▶ DATASET RECORDS:
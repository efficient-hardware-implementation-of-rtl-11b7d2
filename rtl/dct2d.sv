// dct2d - 8x8 forward 2D DCT with one shared multiplierless 1D stage.
//
// A block of 64 unsigned 8-bit pixels is taken on the input handshake. In
// the first cycle the input multiplexer feeds the pixels to dct_stage, whose
// transposed column transform (shift 2) is stored in the 64-entry transpose
// register. In the second cycle the multiplexer feeds that register back
// through the same stage (shift 9), and the 64 signed 16-bit coefficients
// Y = C*X*C^T are stored in the output register. Reusing one stage for both
// dimensions (two of the four transform stages of a DCT/IDCT pair, instead
// of four) follows the published architecture; the stage control, handshake and
// scaling are this design's own (see two_pass_ctrl, dct_stage).
//
// Timing: one block every two cycles; out_valid_o rises two cycles after a
// block is accepted. sat_o pulses when a pass saturated a result.
module dct2d
  import dct_pkg::*;
#(
  parameter int unsigned TAG_W = 12
) (
  input  logic             clk,
  input  logic             rst_n,
  input  logic             in_valid_i,
  output logic             in_ready_o,
  input  pix_blk_t         in_blk_i,
  input  logic [TAG_W-1:0] in_tag_i,
  output logic             out_valid_o,
  input  logic             out_ready_i,
  output coef_blk_t        out_blk_o,
  output logic [TAG_W-1:0] out_tag_o,
  output logic             stall_o,
  output logic             sat_o
);

  logic      pass, load_t, load_out, stage_sat;
  coef_blk_t stage_in, stage_out, t_q;

  two_pass_ctrl #(.TAG_W(TAG_W)) u_ctrl (
    .clk, .rst_n,
    .in_valid_i, .in_ready_o, .in_tag_i,
    .out_valid_o, .out_ready_i, .out_tag_o,
    .pass_o     (pass),
    .load_t_o   (load_t),
    .load_out_o (load_out),
    .stall_o
  );

  // Input multiplexer: pixels (pass 0) or transposed intermediate (pass 1).
  always_comb begin
    for (int e = 0; e < NN; e++)
      stage_in[e] = pass ? t_q[e] : coef_t'({1'b0, in_blk_i[e]});
  end

  dct_stage #(.INVERSE(1'b0), .SHIFT1(FWD_SHIFT1), .SHIFT2(FWD_SHIFT2)) u_stage (
    .blk_i  (stage_in),
    .pass_i (pass),
    .blk_o  (stage_out),
    .sat_o  (stage_sat)
  );

  always_ff @(posedge clk or negedge rst_n) begin
    if (!rst_n) begin
      t_q       <= '0;
      out_blk_o <= '0;
    end else begin
      if (load_t)   t_q       <= stage_out;
      if (load_out) out_blk_o <= stage_out;
    end
  end

  assign sat_o = stage_sat && (load_t || load_out);

endmodule
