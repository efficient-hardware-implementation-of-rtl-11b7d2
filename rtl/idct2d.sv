// idct2d - 8x8 inverse 2D DCT with one shared multiplierless 1D stage.
//
// A block of 64 signed 16-bit coefficients is taken on the input handshake.
// The first cycle runs the inverse stage on the input (shift 7) and stores
// the transposed result in the transpose register; the second cycle runs the
// same stage on that register (shift 12), giving X = C^T*Y*C, which is
// clipped to 0..255 and stored in the 64 8-bit output registers. Sharing
// the stage over both dimensions through a multiplexer follows the published
// design; control, handshake, scaling and the final clip are this design's
// own choices.
//
// Timing: one block every two cycles; out_valid_o rises two cycles after a
// block is accepted. clip_o pulses when an output pixel was clipped, sat_o
// when a pass saturated to 16 bits.
module idct2d
  import dct_pkg::*;
#(
  parameter int unsigned TAG_W = 12
) (
  input  logic             clk,
  input  logic             rst_n,
  input  logic             in_valid_i,
  output logic             in_ready_o,
  input  coef_blk_t        in_blk_i,
  input  logic [TAG_W-1:0] in_tag_i,
  output logic             out_valid_o,
  input  logic             out_ready_i,
  output pix_blk_t         out_blk_o,
  output logic [TAG_W-1:0] out_tag_o,
  output logic             stall_o,
  output logic             sat_o,
  output logic             clip_o
);

  logic      pass, load_t, load_out, stage_sat, any_clip;
  coef_blk_t stage_in, stage_out, t_q;
  pix_blk_t  pix_clip;

  two_pass_ctrl #(.TAG_W(TAG_W)) u_ctrl (
    .clk, .rst_n,
    .in_valid_i, .in_ready_o, .in_tag_i,
    .out_valid_o, .out_ready_i, .out_tag_o,
    .pass_o     (pass),
    .load_t_o   (load_t),
    .load_out_o (load_out),
    .stall_o
  );

  assign stage_in = pass ? t_q : in_blk_i;

  dct_stage #(.INVERSE(1'b1), .SHIFT1(INV_SHIFT1), .SHIFT2(INV_SHIFT2)) u_stage (
    .blk_i  (stage_in),
    .pass_i (pass),
    .blk_o  (stage_out),
    .sat_o  (stage_sat)
  );

  // Clip the reconstructed samples to the 8-bit pixel range.
  always_comb begin
    any_clip = 1'b0;
    for (int e = 0; e < NN; e++) begin
      if (stage_out[e] < 0) begin
        pix_clip[e] = '0;
        any_clip    = 1'b1;
      end else if (stage_out[e] > 255) begin
        pix_clip[e] = '1;
        any_clip    = 1'b1;
      end else begin
        pix_clip[e] = stage_out[e][PIX_W-1:0];
      end
    end
  end

  always_ff @(posedge clk or negedge rst_n) begin
    if (!rst_n) begin
      t_q       <= '0;
      out_blk_o <= '0;
    end else begin
      if (load_t)   t_q       <= stage_out;
      if (load_out) out_blk_o <= pix_clip;
    end
  end

  assign sat_o  = stage_sat && (load_t || load_out);
  assign clip_o = any_clip && load_out;

endmodule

▶ ASSIGNMENT: Write out every line from the data above that includes "scaling".

▶ PROBLEM SOLUTION:
// scaling are this design's own (see two_pass_ctrl, dct_stage).
// design; control, handshake, scaling and the final clip are this design's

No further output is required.